§ ACTION ITEM
Go through the entries and copy every line that has the string "substitution" in it.

§ SUPPLIED DATA
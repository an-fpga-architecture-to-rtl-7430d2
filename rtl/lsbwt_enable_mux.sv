// Enable multiplexer for the CUs.
//
// Three cases select the enables, as in the architecture description:
//   load_all           first sort: every CU is enabled (the string is fed);
//   subst, eql_sel = 0 the selected CU starts a group: only it is enabled,
//                      en = onehot;
//   subst, eql_sel = 1 the selected CU continues a group: the enables are
//                      the OR of all one-hot words since the group began,
//                      en = acc | onehot.
// acc holds the OR of the enables of the previous substitution cycle. In any
// other cycle all enables are low, so the CUs hold their contents. The enable
// word is combinational; acc is updated on the clock edge and cleared by
// clear. Keeping the running OR in a register here is this design's choice.
module lsbwt_enable_mux #(
  parameter int unsigned N = lsbwt_pkg::DEF_N
) (
  input  logic         clk,
  input  logic         clear,
  input  logic         load_all,   // first sort, a character is fed
  input  logic         subst,      // a substitution cycle
  input  logic [N-1:0] onehot,     // one-hot decoder output
  input  logic         eql_sel,    // stored EQL of the selected CU
  output logic [N-1:0] en
);

  logic [N-1:0] acc;

  always_comb begin
    if (load_all)
      en = '1;
    else if (subst)
      en = eql_sel ? (acc | onehot) : onehot;
    else
      en = '0;
  end

  always_ff @(posedge clk) begin
    if (clear)
      acc <= '0;
    else if (subst)
      acc <= en;
  end

endmodule
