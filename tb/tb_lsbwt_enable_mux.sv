// Test of lsbwt_enable_mux (N = 16): all enables during load, one-hot at a
// group start, the running OR of one-hot words inside a group, restart at
// the next group start, and zero enables in other cycles.
module tb_lsbwt_enable_mux;
  localparam int N = 16;
  logic clk = 1'b0, clear, load_all, subst, eql_sel;
  logic [N-1:0] onehot, en;
  int checks = 0, failures = 0;

  always #5 clk = ~clk;

  lsbwt_enable_mux #(.N(N)) dut (.*);

  task automatic cyc_expect(input bit la, input bit su, input int pos, input bit eq,
                            input logic [N-1:0] e);
    @(negedge clk);
    load_all = la; subst = su; eql_sel = eq;
    onehot = (pos >= 0) ? (N'(1) << pos) : '0;
    #1;
    checks++;
    if (en !== e) begin
      failures++;
      $display("FAIL: la=%0b su=%0b pos=%0d eql=%0b en=%h expected %h", la, su, pos, eq, en, e);
    end
  endtask

  initial begin
    #100000;
    failures++;
    $display("TB_RESULT checks=%0d failures=%0d", checks, failures);
    $finish;
  end

  initial begin
    clear = 1'b1; load_all = 0; subst = 0; eql_sel = 0; onehot = '0;
    @(posedge clk); #1 clear = 1'b0;
    cyc_expect(1, 0, -1, 0, '1);
    cyc_expect(0, 0, -1, 0, '0);
    // group at CUs 2..5
    cyc_expect(0, 1, 2, 0, 16'h0004);
    cyc_expect(0, 1, 3, 1, 16'h000C);
    cyc_expect(0, 1, 4, 1, 16'h001C);
    cyc_expect(0, 1, 5, 1, 16'h003C);
    // adjacent group at CUs 6..7 starts afresh
    cyc_expect(0, 1, 6, 0, 16'h0040);
    cyc_expect(0, 1, 7, 1, 16'h00C0);
    // group at CUs 12..13
    cyc_expect(0, 1, 12, 0, 16'h1000);
    cyc_expect(0, 1, 13, 1, 16'h3000);
    cyc_expect(0, 0, -1, 0, '0);
    $display("TB_RESULT checks=%0d failures=%0d", checks, failures);
    $finish;
  end
endmodule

§ RESPONSE TO THE EXERCISE
// acc holds the OR of the enables of the previous substitution cycle. In any
  input  logic         subst,      // a substitution cycle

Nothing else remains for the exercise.